DESCRIPTION OF THE TASK:
Please return the lines below verbatim, beginning at the one that has "instr_valid = 1;" and stopping after the one that has "case (i.opcode)", and add no other lines.

PROVIDED INFORMATION:
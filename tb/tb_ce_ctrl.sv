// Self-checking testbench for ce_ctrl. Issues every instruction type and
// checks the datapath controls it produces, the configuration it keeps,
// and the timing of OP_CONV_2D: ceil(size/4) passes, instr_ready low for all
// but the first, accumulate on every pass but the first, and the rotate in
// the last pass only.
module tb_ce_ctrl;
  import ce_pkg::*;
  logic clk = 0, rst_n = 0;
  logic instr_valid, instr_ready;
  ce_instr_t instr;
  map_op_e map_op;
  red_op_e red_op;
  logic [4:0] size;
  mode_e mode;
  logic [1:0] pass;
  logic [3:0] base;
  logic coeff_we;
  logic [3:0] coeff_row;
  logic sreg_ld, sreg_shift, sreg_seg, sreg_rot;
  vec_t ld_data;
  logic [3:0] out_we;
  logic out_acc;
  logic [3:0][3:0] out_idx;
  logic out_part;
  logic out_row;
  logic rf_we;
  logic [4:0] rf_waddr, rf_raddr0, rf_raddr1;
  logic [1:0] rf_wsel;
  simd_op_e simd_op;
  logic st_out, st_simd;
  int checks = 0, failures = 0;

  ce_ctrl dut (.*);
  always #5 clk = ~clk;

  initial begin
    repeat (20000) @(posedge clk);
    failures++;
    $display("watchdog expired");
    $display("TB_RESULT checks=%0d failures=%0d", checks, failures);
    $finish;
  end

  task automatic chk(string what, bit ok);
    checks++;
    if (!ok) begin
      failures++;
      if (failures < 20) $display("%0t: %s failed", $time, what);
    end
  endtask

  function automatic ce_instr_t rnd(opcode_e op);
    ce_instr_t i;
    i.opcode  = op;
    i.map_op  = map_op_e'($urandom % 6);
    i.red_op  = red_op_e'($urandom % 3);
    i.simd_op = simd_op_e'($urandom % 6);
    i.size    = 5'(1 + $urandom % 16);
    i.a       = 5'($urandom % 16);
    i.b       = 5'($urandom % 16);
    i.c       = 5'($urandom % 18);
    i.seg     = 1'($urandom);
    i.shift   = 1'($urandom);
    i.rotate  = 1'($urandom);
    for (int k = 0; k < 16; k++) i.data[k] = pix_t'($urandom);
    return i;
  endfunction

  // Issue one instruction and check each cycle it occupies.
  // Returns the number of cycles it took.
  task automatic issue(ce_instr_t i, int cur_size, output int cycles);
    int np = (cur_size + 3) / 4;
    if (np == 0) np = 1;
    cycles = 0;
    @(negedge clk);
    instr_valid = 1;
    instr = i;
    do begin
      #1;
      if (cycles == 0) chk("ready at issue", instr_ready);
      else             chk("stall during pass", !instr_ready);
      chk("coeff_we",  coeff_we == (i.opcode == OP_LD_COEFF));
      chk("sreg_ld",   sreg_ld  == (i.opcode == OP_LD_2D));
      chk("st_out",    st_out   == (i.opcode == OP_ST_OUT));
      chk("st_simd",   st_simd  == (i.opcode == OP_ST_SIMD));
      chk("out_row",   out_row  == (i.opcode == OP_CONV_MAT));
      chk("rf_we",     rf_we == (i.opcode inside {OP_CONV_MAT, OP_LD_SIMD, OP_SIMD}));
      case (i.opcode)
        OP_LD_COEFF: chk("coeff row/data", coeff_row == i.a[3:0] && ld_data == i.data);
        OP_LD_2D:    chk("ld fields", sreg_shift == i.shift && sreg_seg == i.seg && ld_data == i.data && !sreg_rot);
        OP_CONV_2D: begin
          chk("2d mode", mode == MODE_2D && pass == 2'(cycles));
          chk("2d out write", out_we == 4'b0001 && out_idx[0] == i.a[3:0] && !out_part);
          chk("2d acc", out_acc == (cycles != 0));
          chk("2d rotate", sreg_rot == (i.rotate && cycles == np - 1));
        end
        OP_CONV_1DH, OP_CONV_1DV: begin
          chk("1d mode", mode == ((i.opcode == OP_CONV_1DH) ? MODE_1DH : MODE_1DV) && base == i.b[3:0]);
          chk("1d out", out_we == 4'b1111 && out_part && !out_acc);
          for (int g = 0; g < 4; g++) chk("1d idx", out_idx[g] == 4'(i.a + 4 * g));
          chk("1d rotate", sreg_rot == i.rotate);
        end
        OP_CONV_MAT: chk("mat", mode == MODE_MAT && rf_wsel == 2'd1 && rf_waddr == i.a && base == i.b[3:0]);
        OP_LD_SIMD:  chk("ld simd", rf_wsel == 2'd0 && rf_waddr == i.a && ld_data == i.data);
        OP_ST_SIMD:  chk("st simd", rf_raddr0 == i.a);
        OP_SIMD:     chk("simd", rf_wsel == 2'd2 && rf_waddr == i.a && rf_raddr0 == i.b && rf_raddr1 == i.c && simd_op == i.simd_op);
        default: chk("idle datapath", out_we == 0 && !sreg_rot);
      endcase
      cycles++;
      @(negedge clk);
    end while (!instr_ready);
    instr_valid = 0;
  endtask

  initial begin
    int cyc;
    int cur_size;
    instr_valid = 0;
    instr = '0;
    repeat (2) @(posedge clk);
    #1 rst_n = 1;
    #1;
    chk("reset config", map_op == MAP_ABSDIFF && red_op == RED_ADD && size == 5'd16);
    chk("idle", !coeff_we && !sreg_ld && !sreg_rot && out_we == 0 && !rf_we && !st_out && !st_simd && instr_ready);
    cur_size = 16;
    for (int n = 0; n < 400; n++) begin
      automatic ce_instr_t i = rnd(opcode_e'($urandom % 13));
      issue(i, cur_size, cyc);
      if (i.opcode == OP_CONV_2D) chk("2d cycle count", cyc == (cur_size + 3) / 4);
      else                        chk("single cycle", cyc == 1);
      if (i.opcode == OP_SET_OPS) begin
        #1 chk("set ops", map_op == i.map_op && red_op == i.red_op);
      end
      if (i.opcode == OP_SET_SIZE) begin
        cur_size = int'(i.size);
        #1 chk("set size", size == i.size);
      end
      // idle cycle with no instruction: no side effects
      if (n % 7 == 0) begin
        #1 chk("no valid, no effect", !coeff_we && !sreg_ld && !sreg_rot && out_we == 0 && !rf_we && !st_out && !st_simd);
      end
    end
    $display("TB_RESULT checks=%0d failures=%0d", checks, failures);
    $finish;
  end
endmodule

ANSWER SPACE:
    instr_valid = 1;
    instr = i;
    do begin
      #1;
      if (cycles == 0) chk("ready at issue", instr_ready);
      else             chk("stall during pass", !instr_ready);
      chk("coeff_we",  coeff_we == (i.opcode == OP_LD_COEFF));
      chk("sreg_ld",   sreg_ld  == (i.opcode == OP_LD_2D));
      chk("st_out",    st_out   == (i.opcode == OP_ST_OUT));
      chk("st_simd",   st_simd  == (i.opcode == OP_ST_SIMD));
      chk("out_row",   out_row  == (i.opcode == OP_CONV_MAT));
      chk("rf_we",     rf_we == (i.opcode inside {OP_CONV_MAT, OP_LD_SIMD, OP_SIMD}));
      case (i.opcode)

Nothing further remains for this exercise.